*** Dataset extract ***

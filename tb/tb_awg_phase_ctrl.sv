// tb_awg_phase_ctrl: checks the phase controller against the closed form
// of the resampling index: output j has J = floor(j*omega) and time interval
// u = the top bits of frac(j*omega). The expected base address is N + J
// minus K for every register shift so far; a shift is due when the last
// base of a clock minus N exceeds K-1; with the FIFO empty that clock must
// stall instead. Covers priming, random FIFO emptiness, several control
// words (the three ratios 983/2000, 1228/2000, 1474/2000 among them, and
// ones close to 0 and 1), and restart by run.
module tb_awg_phase_ctrl;
  import awg_pkg::*;
  localparam int K = 8, N = 5;
  localparam int L = (2*N + 2*K + K - 1) / K;
  localparam int BW = $clog2(L*K);
  logic clk = 0, rst_n = 0, run = 0, fifo_empty = 1;
  omega_t omega;
  logic shift, out_valid, stall, priming;
  logic [BW-1:0] base [K];
  uint_t u [K];
  int checks = 0, failures = 0, nstall = 0, nshift = 0, nvalid = 0;

  awg_phase_ctrl #(.K(K), .N(N)) dut (.*);

  always #5 clk = ~clk;

  initial begin
    repeat (100000) @(posedge clk);
    failures++;
    $display("TB_RESULT checks=%0d failures=%0d", checks, failures);
    $finish;
  end

  task automatic chk(bit ok, string what);
    checks++;
    if (!ok) begin failures++; if (failures < 20) $display("FAIL %s", what); end
  endtask

  initial begin
    omega_t wlist [7];
    wlist = '{omega_t'(64'd983 * 2**32 / 2000), omega_t'(64'd1228 * 2**32 / 2000),
              omega_t'(64'd1474 * 2**32 / 2000), 32'hFFFF_FFF0, 32'h0100_0000,
              omega_t'($urandom), omega_t'($urandom)};
    repeat (2) @(posedge clk);
    rst_n = 1;
    foreach (wlist[w]) begin
      longint unsigned j;
      int s, filled;
      j = 0; s = 0; filled = 0;
      @(negedge clk);
      omega = wlist[w];
      run = 1;
      @(negedge clk);                       // idle -> prime
      for (int c = 0; c < 1500; c++) begin
        fifo_empty = ($urandom % 10) < 3;
        #1;
        if (filled < L) begin
          chk(priming && !out_valid, "priming state");
          chk(shift == !fifo_empty, "priming shift");
          if (!fifo_empty) filled++;
        end else begin
          longint unsigned ph;
          int bexp [K];
          bit need;
          for (int p = 0; p < K; p++) begin
            ph = (j + longint'(p)) * longint'(omega);
            bexp[p] = N + int'(ph >> 32) - K*s;
          end
          need = (bexp[K-1] - N) > K - 1;
          chk(!priming, "not priming");
          chk(stall == (need && fifo_empty), "stall");
          chk(out_valid == !(need && fifo_empty), "valid");
          chk(shift == (need && !fifo_empty), "shift");
          if (out_valid) begin
            nvalid++;
            for (int p = 0; p < K; p++) begin
              ph = (j + longint'(p)) * longint'(omega);
              chk(int'(base[p]) == bexp[p], $sformatf("base w%0d j%0d p%0d got %0d exp %0d", w, j, p, base[p], bexp[p]));
              chk(u[p] == uint_t'(ph >> (32 - U_W)), $sformatf("u w%0d j%0d p%0d", w, j, p));
            end
            j += K;
            if (need) begin s++; nshift++; end
          end else nstall++;
        end
        @(negedge clk);
      end
      run = 0;
      @(negedge clk);
    end
    chk(nstall > 0, "stall exercised");
    chk(nshift > 0, "shift exercised");
    $display("valid=%0d shifts=%0d stalls=%0d", nvalid, nshift, nstall);
    $display("TB_RESULT checks=%0d failures=%0d", checks, failures);
    $finish;
  end
endmodule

*** End of Dataset extract ***

Scan the entries above for the string "urandom" and copy each line that contains it.

              omega_t'($urandom), omega_t'($urandom)};
        fifo_empty = ($urandom % 10) < 3;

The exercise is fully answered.